# Windows xp won't start even in safe mode



## shesells (27 Jun 2009)

Visiting friends at the moment and they have a pc problem. Went to switch it on yesterday and it says there was a problem and gives the option to start in safe, log on normally or use last successful settings. No matter which you choose nothing happens. Tried the f8 trick and still won't start in safe, chose repair but it asks for an administrator password and we have no idea what that is. System is running xp professional as it was bought on a deal through work. Would prefer not to have to reinstall windows if possible. Can anyone offer any advice? Thanks


----------



## colm (27 Jun 2009)

Have you tried selecting last good configuration or Windows restore.?


----------



## shesells (27 Jun 2009)

I have done but it just hangs. Screen doesn't even go blank?


----------



## onq (27 Jun 2009)

The fact that the owner doesn't know the admin password just sent all my red flags up.

If it was a real deal, the administrator password would be available.

Why don' they have it, exactly? And don't mention the "deal".

ONQ


----------



## shesells (28 Jun 2009)

It was genuine. I work with them and work ordered a handful of additional pcs to get a bulk discount and offered them to employees at a good rate. Totally above board. A family member set it up so i've been trying to contact them to find out. It's just weird, i've always been able to start problem pcs in safe.


----------



## AlbacoreA (28 Jun 2009)

Could be something in Hardware thats failed.


----------



## nai (28 Jun 2009)

grab a copy of ophcrack and boot from USB - it'll crack the admin password in seconds.


----------



## potnoodler (28 Jun 2009)

onq said:


> The fact that the owner doesn't know the admin password just sent all my red flags up.
> 
> If it was a real deal, the administrator password would be available.
> 
> ...


 
Steady on Garda, they don't have a pc password big deal


----------



## sustanon (28 Jun 2009)

re-install windows......

well, how far do you get exactly? does the BIOS load, but not the OS? I had a strange one recently, I plugged in a thumb drive, and my PC decided this was going to be the new boot device, of course there was no OS on the thumb drive, so the PC would sit there... also pull out the HDD and test it in another PC if you can, it may be fried, electrical surges, lightning strikes can make mince meat of a HDD. so check that the BIOS is using the HDD as the boot device, and check that the HDD is alive.


----------



## onq (28 Jun 2009)

The person who set the machine up should be able to supply the password.

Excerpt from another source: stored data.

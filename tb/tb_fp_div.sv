// tb_fp_div: self-checking testbench of the double-precision divider, both datapaths.
//
// Two dividers, one per datapath (DIV_CASE = 1, the default, and DIV_CASE = 2), get the same
// operation every cycle. Each result is compared with the simulator's IEEE double division:
// special operands, exact quotients and the flag cases must match bit for bit; random
// quotients must be within one unit in the last place (the divider rounds faithfully) with
// the right sign, and the share that is correctly rounded is reported. Latencies must be 4
// and 5 cycles.
module tb_fp_div;
  import fpu_pkg::*;
  import tb_fp_ref_pkg::*;

  localparam int NRAND = 4000;
  localparam int NMAX  = NRAND + 64;

  logic      clk = 1'b0;
  logic      rst_n = 1'b0;
  logic      in_valid = 1'b0;
  fp64_t     in_a = '0, in_b = '0;
  logic      v1, v2;
  fp64_t     r1, r2;
  fp_flags_t f1, f2;

  int checks = 0, failures = 0, cycle = 0, n = 0;
  int exact_rounded[2] = '{0, 0};
  int rnd_count = 0;

  typedef struct {
    logic [63:0] a, b, val;
    logic        strict, chk_flags;
    fp_flags_t   flags;
    int          issued;
  } exp_t;
  exp_t ops [NMAX];
  int   rd[2] = '{0, 0};

  fp_div                  dut1 (.clk, .rst_n, .in_valid, .in_a, .in_b,
                                .out_valid(v1), .out_result(r1), .out_flags(f1));
  fp_div #(.DIV_CASE(2))  dut2 (.clk, .rst_n, .in_valid, .in_a, .in_b,
                                .out_valid(v2), .out_result(r2), .out_flags(f2));

  always #5 clk = ~clk;
  always @(posedge clk) cycle <= cycle + 1;

  initial begin
    repeat (400000) @(posedge clk);
    failures++;
    $display("watchdog expired");
    $display("TB_RESULT checks=%0d failures=%0d", checks, failures);
    $finish;
  end

  task automatic issue(logic [63:0] a, logic [63:0] b, logic strict,
                       logic chk_flags = 1'b0, fp_flags_t flags = '0);
    @(negedge clk);
    in_valid = 1'b1; in_a = a; in_b = b;
    ops[n].a = a; ops[n].b = b; ops[n].val = ref_op(3, a, b);
    ops[n].strict = strict; ops[n].chk_flags = chk_flags; ops[n].flags = flags;
    ops[n].issued = cycle;
    n++;
  endtask

  task automatic check(int k, logic [63:0] got, fp_flags_t flags, int lat);
    exp_t e;
    logic ok;
    if (rd[k] >= n) begin
      failures++;
      $display("case %0d: unexpected result", k + 1);
      return;
    end
    e = ops[rd[k]];
    rd[k]++;
    checks++;
    if (e.strict)
      ok = same_fp(got, e.val) && (!e.chk_flags || flags == e.flags);
    else begin
      ok = (got[63] == e.val[63]) && (ulp_dist(got, e.val) <= 1);
      if (got == e.val) exact_rounded[k]++;
    end
    if (!ok || (cycle - e.issued) != lat) begin
      failures++;
      if (failures < 10)
        $display("FAIL case %0d: %h / %h = %h flags %b lat %0d, expected %h flags %b",
                 k + 1, e.a, e.b, got, flags, cycle - e.issued, e.val, e.flags);
    end
  endtask

  always @(negedge clk) if (rst_n && v1) check(0, r1, f1, 4);
  always @(negedge clk) if (rst_n && v2) check(1, r2, f2, 5);

  localparam logic [63:0] PINF = 64'h7FF0_0000_0000_0000, ZERO = 64'h0;
  localparam logic [63:0] MAXN = 64'h7FEF_FFFF_FFFF_FFFF, ONE = 64'h3FF0_0000_0000_0000;
  localparam logic [63:0] MINN = 64'h0010_0000_0000_0000;

  initial begin
    repeat (3) @(negedge clk);
    rst_n = 1'b1;
    // specials and flags {nv,dz,of,uf,nx}
    issue(ZERO, ZERO, 1'b1, 1'b1, 5'b10000);                      // 0/0
    issue(PINF, PINF, 1'b1, 1'b1, 5'b10000);                      // inf/inf
    issue(ONE,  ZERO, 1'b1, 1'b1, 5'b01000);                      // 1/0
    issue(64'hBFF0_0000_0000_0000, ZERO, 1'b1, 1'b1, 5'b01000);   // -1/0 = -inf
    issue(ZERO, ONE,  1'b1, 1'b1, 5'b00000);                      // 0/1
    issue(ONE,  PINF, 1'b1, 1'b1, 5'b00000);                      // 1/inf
    issue(64'h7FF8_0000_0000_0000, ONE, 1'b1, 1'b1, 5'b00000);    // NaN
    issue(MAXN, 64'h3FE0_0000_0000_0000, 1'b1, 1'b1, 5'b00101);   // overflow
    issue(MINN, 64'h4000_0000_0000_0000, 1'b1, 1'b1, 5'b00011);   // underflow
    // exact quotients (the inexact flag is not checked: it follows the approximation)
    issue(ONE, ONE, 1'b1);
    issue(64'h4018_0000_0000_0000, 64'h4008_0000_0000_0000, 1'b1);  // 6/3
    issue(64'h4008_0000_0000_0000, 64'h4008_0000_0000_0000, 1'b1);  // 3/3
    issue(64'h3FF8_0000_0000_0000, 64'h4010_0000_0000_0000, 1'b1);  // 1.5/4
    issue(64'h3FFF_FFFF_FFFF_FFFF, 64'h3FFF_FFFF_FFFF_FFFF, 1'b1);  // x/x
    issue(64'h3FFF_FFFF_FFFF_FFFF, ONE, 1'b1);                      // x/1
    issue(ONE, 64'h3FF0_0000_0000_0001, 1'b0);                      // just below 1
    for (int i = 0; i < NRAND; i++) begin
      issue(rand_fp(400), rand_fp(400), 1'b0);
      rnd_count++;
    end
    @(negedge clk);
    in_valid = 1'b0;
    repeat (8) @(negedge clk);
    if (rd[0] != n || rd[1] != n) begin
      failures++;
      $display("results missing: %0d %0d of %0d", rd[0], rd[1], n);
    end
    $display("correctly rounded: case 1 %0d, case 2 %0d of %0d", exact_rounded[0],
             exact_rounded[1], rnd_count + 1);
    $display("TB_RESULT checks=%0d failures=%0d", checks, failures);
    $finish;
  end

endmodule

Failing that, there may be a "repair installation" option on the OS CD-ROM.

This option, if it exists, will also probably need that password.

ONQ


----------



## onq (28 Jun 2009)

sustanon said:


> re-install windows......
> 
> <snip>
> ...so check that the BIOS is using the HDD as the boot device, and check that the HDD is alive.



Totally endorse this - spent a large part of last summer trying to find what I thought was a software conflict on my laptop - to no avail.

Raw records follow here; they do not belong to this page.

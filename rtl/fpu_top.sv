// fpu_top: double-precision floating-point ALU with add, subtract, multiply and divide.
//
// One issue port accepts an operation per cycle (in_valid, in_op, in_a, in_b). The operation
// goes to its unit: fp_addsub for OP_ADD and OP_SUB, fp_mul for OP_MUL, fp_div for OP_DIV.
// The divider uses the pipelined reciprocal-approximation datapath of Case 1 (DIV_CASE = 1,
// the default) or Case 2 (DIV_CASE = 2). All units are fully pipelined with fixed latencies;
// the shorter ones are padded with registers so that every operation takes LATENCY cycles
// (the divider's: 4 for Case 1, 5 for Case 2). Results therefore leave in issue order and
// never collide, and out_valid/out_op/out_result/out_flags are driven LATENCY cycles after the
// operation was issued.
// The source design describes the ALU only as containing these four double-precision operations
// and the divider datapaths; the issue port, the padding to a common latency, the opcode
// encoding and the exception flags are this design's own.
module fpu_top
  import fpu_pkg::*;
#(
  parameter int unsigned DIV_CASE = 1,
  parameter int unsigned LUT_BITS = (DIV_CASE == 1) ? 14 : 10
) (
  input  logic      clk,
  input  logic      rst_n,
  input  logic      in_valid,
  input  fpu_op_e   in_op,
  input  fp64_t     in_a,
  input  fp64_t     in_b,
  output logic      out_valid,
  output fpu_op_e   out_op,
  output fp64_t     out_result,
  output fp_flags_t out_flags
);

  localparam int unsigned LATENCY  = (DIV_CASE == 1) ? 4 : 5;
  localparam int unsigned ALU_LAT  = 2;   // fp_addsub and fp_mul
  localparam int unsigned PAD      = LATENCY - ALU_LAT;

  // ---------------- units ----------------
  logic      as_valid, mul_valid, div_valid;
  fp64_t     as_res, mul_res, div_res;
  fp_flags_t as_flg, mul_flg, div_flg;

  fp_addsub u_addsub (
    .clk(clk), .rst_n(rst_n),
    .in_valid(in_valid && (in_op == OP_ADD || in_op == OP_SUB)),
    .in_sub(in_op == OP_SUB), .in_a(in_a), .in_b(in_b),
    .out_valid(as_valid), .out_result(as_res), .out_flags(as_flg)
  );

  fp_mul u_mul (
    .clk(clk), .rst_n(rst_n),
    .in_valid(in_valid && in_op == OP_MUL), .in_a(in_a), .in_b(in_b),
    .out_valid(mul_valid), .out_result(mul_res), .out_flags(mul_flg)
  );

  fp_div #(.DIV_CASE(DIV_CASE), .LUT_BITS(LUT_BITS)) u_div (
    .clk(clk), .rst_n(rst_n),
    .in_valid(in_valid && in_op == OP_DIV), .in_a(in_a), .in_b(in_b),
    .out_valid(div_valid), .out_result(div_res), .out_flags(div_flg)
  );

  // ---------------- latency padding ----------------
  fp64_t     as_res_p, mul_res_p;
  fp_flags_t as_flg_p, mul_flg_p;

  pipe_delay #(.WIDTH($bits(fp64_t) + $bits(fp_flags_t)), .DEPTH(PAD)) u_pad_as (
    .clk(clk), .d({as_res, as_flg}), .q({as_res_p, as_flg_p})
  );

  pipe_delay #(.WIDTH($bits(fp64_t) + $bits(fp_flags_t)), .DEPTH(PAD)) u_pad_mul (
    .clk(clk), .d({mul_res, mul_flg}), .q({mul_res_p, mul_flg_p})
  );

  // issue tracking: which operation leaves the pipeline this cycle
  logic    vpipe  [LATENCY];
  fpu_op_e oppipe [LATENCY];

  always_ff @(posedge clk or negedge rst_n) begin
    if (!rst_n) begin
      for (int i = 0; i < LATENCY; i++) vpipe[i] <= 1'b0;
    end else begin
      vpipe[0] <= in_valid;
      for (int i = 1; i < LATENCY; i++) vpipe[i] <= vpipe[i-1];
    end
  end

  always_ff @(posedge clk) begin
    oppipe[0] <= in_op;
    for (int i = 1; i < LATENCY; i++) oppipe[i] <= oppipe[i-1];
  end

  assign out_valid = vpipe[LATENCY-1];
  assign out_op    = oppipe[LATENCY-1];

  always_comb begin
    unique case (out_op)
      OP_ADD, OP_SUB: begin out_result = as_res_p;  out_flags = as_flg_p;  end
      OP_MUL:         begin out_result = mul_res_p; out_flags = mul_flg_p; end
      default:        begin out_result = div_res;   out_flags = div_flg;   end
    endcase
  end

  // Each unit's result arrives exactly when the tracked opcode says so.
  property p_aligned(logic v, int unsigned stage, logic op_ok);
    @(posedge clk) disable iff (!rst_n) v |-> (vpipe[stage] && op_ok);
  endproperty
  a_addsub_aligned: assert property (p_aligned(as_valid, ALU_LAT - 1,
                                    oppipe[ALU_LAT-1] == OP_ADD || oppipe[ALU_LAT-1] == OP_SUB));
  a_mul_aligned:    assert property (p_aligned(mul_valid, ALU_LAT - 1,
                                    oppipe[ALU_LAT-1] == OP_MUL));
  a_div_aligned:    assert property (p_aligned(div_valid, LATENCY - 1,
                                    oppipe[LATENCY-1] == OP_DIV));

endmodule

The HD had failed and there were multiple corrupt sectors - replacement was necessary, which, together with with data recovery, came to nearly a grand.

Another legitimate reason for not wanting to do a complete re-install is lack of back-ups.

Always do backups - which reminds me... - ulp!

ONQ.


----------



## shesells (28 Jun 2009)

I failed to get it sorted, really wanted to avoid re-installing Windows. As suspected, no back ups in place, these people are sporadic pc users so wouldn't have even known to do this, at the same time things like iTunes library and photos would be a pain to lose hence my reluctance to just re-install.

Repair needed password, spoke to person who installed it but they had no idea what it was. Friends calling in a friendly pc repair guy tomorrow. 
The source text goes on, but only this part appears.